# Pcola Pier 3/7



## Yeadudeeee (Mar 5, 2011)

Came into work today and was told that the first pompano was hooked but not landed on the pier. Also, there were some baby spanish caught off the end of the pier. Black drum and red fish were also caught. But its great news to hear about someone finally hooking up with a pompano.


----------



## bbarton13 (May 4, 2009)

Wirelessly posted

U guys should post ur daily reports on facebook 2! With pics of the water condition would awesome


----------



## Brad King (Sep 30, 2007)

I agree!!!!


----------



## Yeadudeeee (Mar 5, 2011)

I guess I am the only person that works here who is on the PFF. Is it easier for yall to see the posts on facebook via cell phone other than here?


----------



## bbarton13 (May 4, 2009)

facebook


----------



## Yeadudeeee (Mar 5, 2011)

I guess I can set up a facebook for the pier. 
It would be nice getting updates on the water and everything easily. I'll see what I can do and maybe get a couple other people that work here to help everyone else out.


----------



## bbarton13 (May 4, 2009)

there already is a facebook page here http://www.facebook.com/pages/Pensacola-Gulf-Pier/170639811754?ref=ts i just wish they would put fishing and weather reports everyday and a pic of the water would be nice


----------



## Yeadudeeee (Mar 5, 2011)

Ill figure out who has all the sign on information and everything like that. Hopefully in the next couple days I can start putting a pic up of the water and a little report of whats going on on here FB and the ECPF


----------



## Pinksnappertrapper (Dec 7, 2007)

The reports on here are good enough for me, a daily picture of water conditions would be nice.


----------



## Yeadudeeee (Mar 5, 2011)

I will try to remember to put my camera in my work bag so I can start taking daily pictures and load them up here.


----------



## Austin (Sep 30, 2007)

If I can manage to do this as many days as possible, that would be SWEEEET!!


----------



## Yeadudeeee (Mar 5, 2011)

I dont get what your sayin austin


----------



## bbarton13 (May 4, 2009)

Wirelessly posted

I think he meant say if u can do this as many days as possible, i is right next to u.


----------



## Austin (Sep 30, 2007)

Lol yeah I meant "u", not I. Hell, I wish I could be out at the pier that much.
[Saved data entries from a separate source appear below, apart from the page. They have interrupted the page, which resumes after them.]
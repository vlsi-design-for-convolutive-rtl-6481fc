// cbss_pkg: number formats and constants shared by the convolutive blind
// source separation (CBSS) datapath.
//
// All values are two's-complement fixed point. The formats are this design's
// own choice; the only hint on widths is that the reference waveforms show
// 8-bit sample values, so sensor samples are 8 bits wide.
//
//   x  : sensor sample          X_W=8,  X_F=7   (Q1.7,  range [-1, 1))
//   w  : filter tap weight      W_W=16, W_F=12  (Q4.12, range [-8, 8))
//   u  : network output u_i     U_W=16, U_F=11  (Q5.11, range [-16, 16))
//   g  : 1-2y and mu*(1-2y)     G_W=16, G_F=14  (Q2.14, range [-2, 2))
//   d  : mu*d_ij (D-term)       D_W=16, D_F=12  (same scale as a weight)
//   r  : 1/det(W0)              R_W=24, R_F=12  (Q12.12)
//
// The step size mu is a power of two, 2^-MU_SHIFT, so that every mu
// multiplication is an arithmetic shift.
package cbss_pkg;

  localparam int unsigned X_W = 8;
  localparam int unsigned X_F = 7;
  localparam int unsigned W_W = 16;
  localparam int unsigned W_F = 12;
  localparam int unsigned U_W = 16;
  localparam int unsigned U_F = 11;
  localparam int unsigned G_W = 16;
  localparam int unsigned G_F = 14;
  localparam int unsigned D_W = 16;
  localparam int unsigned D_F = 12;
  localparam int unsigned R_W = 24;
  localparam int unsigned R_F = 12;

  // Default step size mu = 2^-8.
  localparam int unsigned MU_SHIFT_DEFAULT = 8;

  // Taps per Infomax filter (the filtering module is shown with six taps).
  localparam int unsigned TAPS_DEFAULT = 6;

  // Pipeline depths in clock cycles, used to align the weight update with
  // the sample that produced it.
  localparam int unsigned FILT_LAT  = 3;  // x_valid -> filter u_valid
  localparam int unsigned SUM_LAT   = 1;  // output CSA + format register
  localparam int unsigned SCALE_LAT = 2;  // scaling factor module
  localparam int unsigned SF_LAT    = FILT_LAT + SUM_LAT + SCALE_LAT;

  typedef logic signed [X_W-1:0] x_t;
  typedef logic signed [W_W-1:0] w_t;
  typedef logic signed [U_W-1:0] u_t;
  typedef logic signed [G_W-1:0] g_t;
  typedef logic signed [D_W-1:0] d_t;

  localparam w_t W_ONE  = w_t'(1 << W_F);
  localparam w_t W_ZERO = '0;

  // Line segment that the scaling factor module used for a sample,
  // ordered from the most negative input to the most positive one.
  typedef enum logic [2:0] {LS1 = 3'd1, LS2 = 3'd2, LS3 = 3'd3, LS4 = 3'd4, LS5 = 3'd5} seg_e;

  // Width of one filter's full-precision output: tap product, one bit for
  // the pair sum, and the growth of summing TAPS/2 pair sums.
  function automatic int unsigned facc_w(int unsigned taps);
    return X_W + W_W + 1 + $clog2(taps / 2);
  endfunction

endpackage
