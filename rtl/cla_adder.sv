// cla_adder: W-bit carry-lookahead adder, s = a + b + cin (modulo 2^W).
//
// The Infomax filter adds the products of every two successive taps with a
// carry-lookahead adder before the carry-save stage; this is that adder.
// The published design names the adder type only; the organisation here is this
// design's choice: 4-bit groups whose internal carries are all computed in
// parallel from bit generate/propagate signals, and whose group carry is
// formed from group generate/propagate (G, P) so that carries pass from
// group to group in one G|P&c step each.
//
// Purely combinational. cout is the carry out of the top bit; callers that
// add signed numbers sign-extend the operands by one bit and ignore it.
module cla_adder #(
  parameter int unsigned W = 25
) (
  input  logic [W-1:0] a,
  input  logic [W-1:0] b,
  input  logic         cin,
  output logic [W-1:0] s,
  output logic         cout
);

  localparam int unsigned NG = (W + 3) / 4;   // number of 4-bit groups
  localparam int unsigned WP = NG * 4;        // width padded to whole groups

  logic [WP-1:0] g, p;       // bit generate / propagate
  logic [WP:0]   c;          // carry into each bit
  logic [NG-1:0] gg, gp;     // group generate / propagate

  always_comb begin
    g = WP'(a) & WP'(b);
    p = WP'(a) ^ WP'(b);
    c = '0;
    c[0] = cin;
    for (int k = 0; k < NG; k++) begin
      // group generate and propagate
      gg[k] = g[4*k+3] | (p[4*k+3] & g[4*k+2]) | (p[4*k+3] & p[4*k+2] & g[4*k+1])
            | (p[4*k+3] & p[4*k+2] & p[4*k+1] & g[4*k]);
      gp[k] = &p[4*k +: 4];
      // carries inside the group, each from the group's carry-in directly
      c[4*k+1] = g[4*k] | (p[4*k] & c[4*k]);
      c[4*k+2] = g[4*k+1] | (p[4*k+1] & g[4*k]) | (p[4*k+1] & p[4*k] & c[4*k]);
      c[4*k+3] = g[4*k+2] | (p[4*k+2] & g[4*k+1]) | (p[4*k+2] & p[4*k+1] & g[4*k])
               | (p[4*k+2] & p[4*k+1] & p[4*k] & c[4*k]);
      // carry into the next group
      c[4*k+4] = gg[k] | (gp[k] & c[4*k]);
    end
    s    = W'(p ^ c[WP-1:0]);
    cout = c[W];
  end

endmodule
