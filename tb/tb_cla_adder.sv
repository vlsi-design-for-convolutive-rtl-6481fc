// tb_cla_adder: checks the carry-lookahead adder against the + operator for
// corner operands and random operands, at a width that is not a multiple of
// the 4-bit group (25) and at one that is (16).
module tb_cla_adder;
  int checks = 0, failures = 0;

  logic [24:0] a25, b25, s25;  logic ci25, co25;
  logic [15:0] a16, b16, s16;  logic ci16, co16;

  cla_adder #(.W(25)) dut25 (.a(a25), .b(b25), .cin(ci25), .s(s25), .cout(co25));
  cla_adder #(.W(16)) dut16 (.a(a16), .b(b16), .cin(ci16), .s(s16), .cout(co16));

  task automatic check25(input logic [24:0] a, input logic [24:0] b, input logic c);
    logic [25:0] ref_sum;
    a25 = a; b25 = b; ci25 = c;
    #1;
    ref_sum = {1'b0, a} + {1'b0, b} + 26'(c);
    checks++;
    if ({co25, s25} !== ref_sum) begin
      failures++;
      $display("FAIL W=25 %h + %h + %0d = %h, expected %h", a, b, c, {co25, s25}, ref_sum);
    end
  endtask

  task automatic check16(input logic [15:0] a, input logic [15:0] b, input logic c);
    logic [16:0] ref_sum;
    a16 = a; b16 = b; ci16 = c;
    #1;
    ref_sum = {1'b0, a} + {1'b0, b} + 17'(c);
    checks++;
    if ({co16, s16} !== ref_sum) begin
      failures++;
      $display("FAIL W=16 %h + %h + %0d = %h, expected %h", a, b, c, {co16, s16}, ref_sum);
    end
  endtask

  initial begin
    #100000;
    failures++;
    $display("watchdog expired");
    $display("TB_RESULT checks=%0d failures=%0d", checks, failures);
    $finish;
  end

  initial begin
    check25('0, '0, 1'b0);
    check25('1, 25'd1, 1'b0);
    check25('1, '0, 1'b1);
    check25('1, '1, 1'b1);
    check25(25'h0aaaaaa, 25'h1555555, 1'b1);
    check16('1, 16'd1, 1'b0);
    check16(16'h8000, 16'h8000, 1'b0);
    check16(16'h7fff, 16'h0001, 1'b0);
    for (int i = 0; i < 2000; i++) begin
      check25(25'($urandom), 25'($urandom), 1'($urandom));
      check16(16'($urandom), 16'($urandom), 1'($urandom));
    end
    $display("TB_RESULT checks=%0d failures=%0d", checks, failures);
    $finish;
  end
endmodule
Work 730-530 Monday thru Friday.. not as much free time as I used to have


----------



## The Barb (Jun 23, 2009)

Just so you know,we all say THANK YOU for the daily post with the action,we really do appreciate your effort,Pictures would be nice but all" THANKS" to you,Job well done.


----------



## joe bag o donuts (Oct 23, 2007)

Thanks so much, this will be a big help to us kayak fisherman!


----------



## fulish850 (Oct 21, 2008)

sweet nice to hear someone hooked a pomp . pompano are the only reason i go to the peir , thanks for the report :thumbup:


----------